I've suffered from survivor's guilt ever since I was 13 when my friend passed away in a car accident. He was the coolest guy I knew at the time. Every weekend, we'd skateboard together across Kuala Lumpur. I've often asked, why him and not me?

Due to suffering from survivor's guilt, I delayed having children for longer than desired because I couldn't bear the thought of not being able to properly provide for my family due to money issues. Further, I didn't want to have children and then seldom see them due to my rigorous work and travel schedule.

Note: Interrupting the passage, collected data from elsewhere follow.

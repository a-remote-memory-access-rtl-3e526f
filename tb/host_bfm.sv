// host_bfm: test model of an embedded processor on the four FSLs of a
// GAScore (processor side). It offers tasks to request short and long Active
// Messages, records every handler call it receives (handler, token, address,
// word count, first arguments, cycle of arrival), returns each call's token
// on FSL 2 as soon as the call has been read, and counts completions on
// FSL 4. Setting hold_tokens keeps the tokens back until it is cleared
// again, as a slow handler would. It has no logic of the design in it.
// Its message formats are this design's own (see gas_pkg); the behaviour it
// stands in for is the embedded processor of the reference system.
module host_bfm
  import gas_pkg::*;
(
  input  logic   clk,
  input  logic   rst,
  input  logic   fsl1_valid,
  output logic   fsl1_ready,
  input  lword_t fsl1_data,
  output logic   fsl2_valid,
  input  logic   fsl2_ready,
  output lword_t fsl2_data,
  output logic   fsl3_valid,
  input  logic   fsl3_ready,
  output lword_t fsl3_data,
  input  logic   fsl4_valid,
  output logic   fsl4_ready,
  input  lword_t fsl4_data
);
  typedef struct {
    logic [7:0]  handler;
    logic [7:0]  token;
    bit          is_long;
    logic [31:0] addr, len;
    logic [31:0] args[4];
    int          nargs;
    longint      cyc;
  } call_t;

  call_t  calls[$];
  lword_t f3_q[$];
  logic [7:0] tok_q[$];
  int     n_done = 0;
  bit     hold_tokens = 0;
  longint cyc = 0;

  always @(posedge clk) cyc++;

  // FSL 3 and FSL 2 drivers
  always @(negedge clk) begin
    fsl3_valid <= f3_q.size() > 0;
    fsl3_data  <= f3_q.size() > 0 ? f3_q[0] : '0;
    fsl2_valid <= !hold_tokens && tok_q.size() > 0;
    fsl2_data  <= tok_q.size() > 0 ? {25'd0, tok_q[0]} : '0;
  end
  assign fsl1_ready = 1'b1;
  assign fsl4_ready = 1'b1;

  // handler-call parser
  int     widx = 0;
  call_t  cur;
  always @(posedge clk) if (rst) begin
    widx = 0;
  end else begin
    if (fsl3_valid && fsl3_ready) void'(f3_q.pop_front());
    if (fsl2_valid && fsl2_ready) void'(tok_q.pop_front());
    if (fsl4_valid) n_done++;
    if (fsl1_valid) begin
      if (widx == 0) begin
        cur.handler = fsl1_data[15:8];
        cur.token   = fsl1_data[31:24];
        cur.is_long = fsl1_data[2];
        cur.nargs   = int'(fsl1_data[7:4]);
        cur.cyc     = cyc;
        cur.addr = 0; cur.len = 0;
      end else if (cur.is_long && widx == 1) cur.addr = fsl1_data[31:0];
      else if (cur.is_long && widx == 2) cur.len = fsl1_data[31:0];
      else begin
        int ai; ai = widx - (cur.is_long ? 3 : 1);
        if (ai < 4) cur.args[ai] = fsl1_data[31:0];
      end
      widx++;
      if (widx == 1 + (cur.is_long ? 2 : 0) + cur.nargs) begin
        calls.push_back(cur);
        tok_q.push_back(cur.token);
        widx = 0;
      end
    end
  end

  function automatic lword_t hdr(logic [7:0] node, logic [7:0] h, int nargs, bit lng);
    am_hdr_t x;
    x = '0; x.node = node; x.handler = h; x.nargs = 4'(nargs); x.is_long = lng;
    return {1'b1, x};
  endfunction

  task automatic am_short(logic [7:0] dst, logic [7:0] h, logic [31:0] a[]);
    f3_q.push_back(hdr(dst, h, a.size(), 0));
    foreach (a[i]) f3_q.push_back({1'b0, a[i]});
  endtask

  task automatic am_long(logic [7:0] dst, logic [7:0] h, int src, int daddr, int len,
                         logic [31:0] a[]);
    f3_q.push_back(hdr(dst, h, a.size(), 1));
    f3_q.push_back({1'b0, 32'(src)});
    f3_q.push_back({1'b0, 32'(daddr)});
    f3_q.push_back({1'b0, 32'(len)});
    foreach (a[i]) f3_q.push_back({1'b0, a[i]});
  endtask

  // ---- sequencer program helpers (encoding in gas_pkg::pams_op_e) ----
  function automatic logic [31:0] i_msgctr(int k, logic [7:0] h, int thr);
    return {OP_MSGCTR, 2'b0, 2'(k), h, 16'(thr)};
  endfunction
  function automatic logic [31:0] i_xferctr(int k, logic [7:0] h, int thr);
    return {OP_XFERCTR, 2'b0, 2'(k), h, 16'(thr)};
  endfunction
  function automatic logic [31:0] i_ctrl(logic [7:0] v);
    return {OP_CTRL, 20'd0, v};
  endfunction
  function automatic logic [31:0] i_wait(bit tmr, logic [3:0] msg, logic [3:0] xfer,
                                         logic [3:0] in_mask, logic [3:0] in_val);
    return {OP_WAIT, 11'd0, tmr, msg, xfer, in_mask, in_val};
  endfunction
  function automatic logic [31:0] i_send(logic [7:0] dst, logic [7:0] h, int ncode,
                                         bit lng, bit add_timer, bit add_arrival);
    return {OP_SEND, dst, h, 4'(ncode), lng, add_timer, add_arrival, 5'd0};
  endfunction
  localparam logic [31:0] I_TIMER_THR = {OP_TIMER_THR, 28'd0};
  localparam logic [31:0] I_TIMER_OFS = {OP_TIMER_OFS, 28'd0};
  localparam logic [31:0] I_HALT      = {OP_HALT, 28'd0};

  // Load a program into a node's sequencer (H_PROG messages of up to 14
  // instruction words) and optionally start it at address 0.
  task automatic load_program(logic [7:0] node, logic [31:0] prog[$], bit start);
    logic [31:0] a[];
    int base;
    base = 0;
    while (base < prog.size()) begin
      int n;
      n = prog.size() - base;
      if (n > 14) n = 14;
      a = new[n + 1];
      a[0] = 32'(base);
      for (int i = 0; i < n; i++) a[1 + i] = prog[base + i];
      am_short(node, H_PROG, a);
      base += n;
    end
    if (start) begin
      a = new[1]; a[0] = 0;
      am_short(node, H_START, a);
    end
  endtask

  function automatic int count(logic [7:0] h);
    int n; n = 0;
    foreach (calls[i]) if (calls[i].handler == h) n++;
    return n;
  endfunction

  function automatic int find_last(logic [7:0] h);
    for (int i = calls.size() - 1; i >= 0; i--) if (calls[i].handler == h) return i;
    return -1;
  endfunction
endmodule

In order for me to overcome dad guilt, I felt I first needed to be financially independent so I could dedicate as much time as possible raising my son until he went to school full-time. In retrospect, I didn't need nearly as much money as I thought to raise a child. It was just this psychological burden that weighed down on me since I was a kid.

Ways To Overcome Dad Guilt

For those working fathers who are experiencing some type of dad guilt, here are some thoughts on how to overcome this gnawing feeling.

1) Give it time.

Your guilt will slowly fade away because your child will naturally become more independent and not want to spend as much time with you. Your child will make new friends, get addicted to electronic devices, and find other things to do. By the time your child becomes a teenager, they might want nothing to do with you. Further, your desire to be an ever present parent will naturally fade, or perhaps ebb and flow, the longer you are a parent.

2) Be the commander for 100% of the weekend.

The more time you spend with your child, the less guilty you will feel. If removing guilt requires spending 10 hours a day on Saturday and Sunday and all your child's waking hours after you come home from a stressful day at work, DO IT. The hours won't last forever because your child will eventually go to school full-time.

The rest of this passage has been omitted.